One of the challenges for students building their own arms is finding a place on the robot to attach it. Often students will attach their motor or arm using an axle, which will simply slide off if moved. If you notice this, be sure to suggest using a pin instead. Below are the three easiest places to attach the third motor. Letting students find their own unique places works as well.
Students usually try one of two types of arms instinctively. Either they choose a very simple arm — which generally turns out to be more effective, depending on what the arm is supposed to do — or a very complex arm with many pieces. An example of a simple arm is shown below; the arm was built to carry a tennis ball and drop it off somewhere. While simplicity tends to work better, it is always best not to try and stifle a student's creativity for the sake of practicality. If a student builds an arm that is hard to use, he or she just has to meet the bigger challenge of getting it to work.
Programming the third motor is much the same as programming the robot to move. However, the third motor needs to be commanded with a separate movement block. Below are two movement blocks, one telling motors B and C to move the robot forward, and another telling motor A to move, lifting the arm.
Clicking a movement block and opening the menu at the bottom of the page will allow you to switch the default motor B and C setting to motor A in the "Port" section. Both B and C will need to be unselected and A will need to be clicked. This tells the robot to only move the motor attached to port A. When the third motor is oriented like it is in the picture below, changing the direction to the down arrow will cause the arm to rise. This reversal can be confusing for younger students; usually it is enough to just remind them that if the arm goes the wrong direction, switching the arrow will fix it.

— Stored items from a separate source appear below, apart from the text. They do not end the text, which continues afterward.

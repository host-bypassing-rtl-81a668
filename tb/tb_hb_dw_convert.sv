// tb_hb_dw_convert: self-checking test of the tail-update to AXI4-write
// converter. A responder with random AW/W/B delays accepts the writes; each
// is checked for address (NIC base + register offset), one beat of 4 bytes,
// the value in the right byte lanes with a 4-bit strobe, one write at a time,
// and the write and error counters.
module tb_hb_dw_convert;
  import hb_pkg::*;

  logic clk = 1'b0, rst_n = 1'b0;
  always #2 clk = ~clk;

  addr_t       nic_base;
  logic        in_valid, in_ready, aw_valid, aw_ready, w_valid, w_ready, b_valid, b_ready;
  tail_upd_t   in;
  axi_ax_t     aw;
  axi_w_t      w;
  axi_b_t      b;
  logic [31:0] writes, err_count;
  int checks = 0, failures = 0;

  hb_dw_convert dut (.clk, .rst_n, .nic_base, .in_valid, .in_ready, .in,
    .aw_valid, .aw_ready, .aw, .w_valid, .w_ready, .w, .b_valid, .b_ready, .b,
    .writes, .err_count);

  task automatic check(input logic ok, input string what);
    checks++;
    if (!ok) begin failures++; $display("FAIL %s", what); end
  endtask

  initial begin
    repeat (20000) @(posedge clk);
    failures++;
    $display("watchdog expired");
    $display("TB_RESULT checks=%0d failures=%0d", checks, failures);
    $finish;
  end

  initial begin
    int n_err = 0;
    nic_base = 64'h0000_00f0_1230_0000;
    in_valid = 0; in = '0; aw_ready = 0; w_ready = 0; b_valid = 0; b = '0;
    repeat (3) @(negedge clk);
    rst_n = 1'b1;
    for (int n = 0; n < 60; n++) begin
      tail_upd_t u;
      axi_ax_t   got_aw;
      axi_w_t    got_w;
      addr_t     ea;
      logic [1:0] resp;
      u = '{reg_off: (n % 2) ? NIC_TDT_OFF : NIC_RDT_OFF, value: $urandom};
      if (n == 30) nic_base = 64'h0000_0000_fb00_0004;   // base not 32-byte aligned
      ea = nic_base + addr_t'(u.reg_off);
      @(negedge clk);
      in_valid = 1'b1; in = u;
      do @(posedge clk); while (!in_ready);
      @(negedge clk);
      in_valid = 1'b0;
      // AW and W with independent random delays
      fork
        begin
          repeat ($urandom_range(3)) @(negedge clk);
          aw_ready = 1'b1;
          do @(posedge clk); while (!aw_valid);
          got_aw = aw;
          @(negedge clk); aw_ready = 1'b0;
        end
        begin
          repeat ($urandom_range(3)) @(negedge clk);
          w_ready = 1'b1;
          do @(posedge clk); while (!w_valid);
          got_w = w;
          @(negedge clk); w_ready = 1'b0;
        end
      join
      check(got_aw.addr == ea, $sformatf("address %h exp %h", got_aw.addr, ea));
      check(got_aw.len == 0 && got_aw.size == 2 && got_aw.burst == BURST_INCR, "single 4-byte beat");
      check(got_w.last, "wlast");
      check(got_w.strb == strb_t'(32'hf << ea[4:0]), $sformatf("strobe %h", got_w.strb));
      check(got_w.data[8*ea[4:0] +: 32] == u.value, "value in its byte lanes");
      // a second update must wait for B
      @(negedge clk);
      check(!in_ready, "one write outstanding");
      repeat ($urandom_range(3)) @(negedge clk);
      resp = (n % 7 == 3) ? RESP_DECERR : RESP_OKAY;
      if (resp != RESP_OKAY) n_err++;
      b_valid = 1'b1; b = '{id: '0, resp: resp};
      do @(posedge clk); while (!b_ready);
      @(negedge clk); b_valid = 1'b0;
    end
    @(negedge clk);
    check(writes == 60, $sformatf("write counter %0d", writes));
    check(err_count == 32'(n_err), $sformatf("error counter %0d exp %0d", err_count, n_err));
    $display("TB_RESULT checks=%0d failures=%0d", checks, failures);
    $finish;
  end
endmodule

The most important aspect of programming an arm is also the most problematic. When one of the motors is programmed to move in rotations, the motor will only stop moving when exactly that many rotations have been made. This causes problems when the motor gets stuck or blocked because the motor will continue trying to move and will not go on to the next programming step until the program is aborted using the dark gray button on the NXT. As arms will most likely be blocked by something at some point, it is necessary to avoid programming the arm in rotations. To remedy this, the arm can be either programmed in degrees or seconds. Degrees can be helpful when you know exactly how far the arm needs to move, however it is more useful to use seconds, which continually moves the arm until a certain time limit as been reached. This means that if the arm gets blocked, it will stop trying to lift and move on to the next step.
The arm above was designed to move up to a stationary tennis ball, grab it, and roll it back to the user. The arm is extremely simple and does not work perfectly. Encourage students to build something more clever to solve the particular problem you give them.
Going over all the points made above is a good idea. Reminding students to plug their third motor into port A will help them remember to change the movement block for the arm. Explaining the reasoning for programming in seconds is also a good idea. Once you have gone over all the concepts about the third motor, it is time to let your students try it themselves. A good idea for younger students would be to attach the arm to another small attachment together as a class, and then program how to move it up and down as a group. This will give students some hands-on experience before diving in by themselves.
Giving students an hour or two to practice building and programming an arm is the best way for them to learn how to use it. As some students will build and effective arm faster than others, it is recommended to think of two different challenges for the robot to do. The first should have the arm lifting an object that can be grabbed easily by the robot. The second challenge should have the robot carrying an object to a designated area and dropping it in a container of some sort. These two challenges let the students experience a wide range of ways to build and program the arm. The results will be a wide variety of designs from the different groups.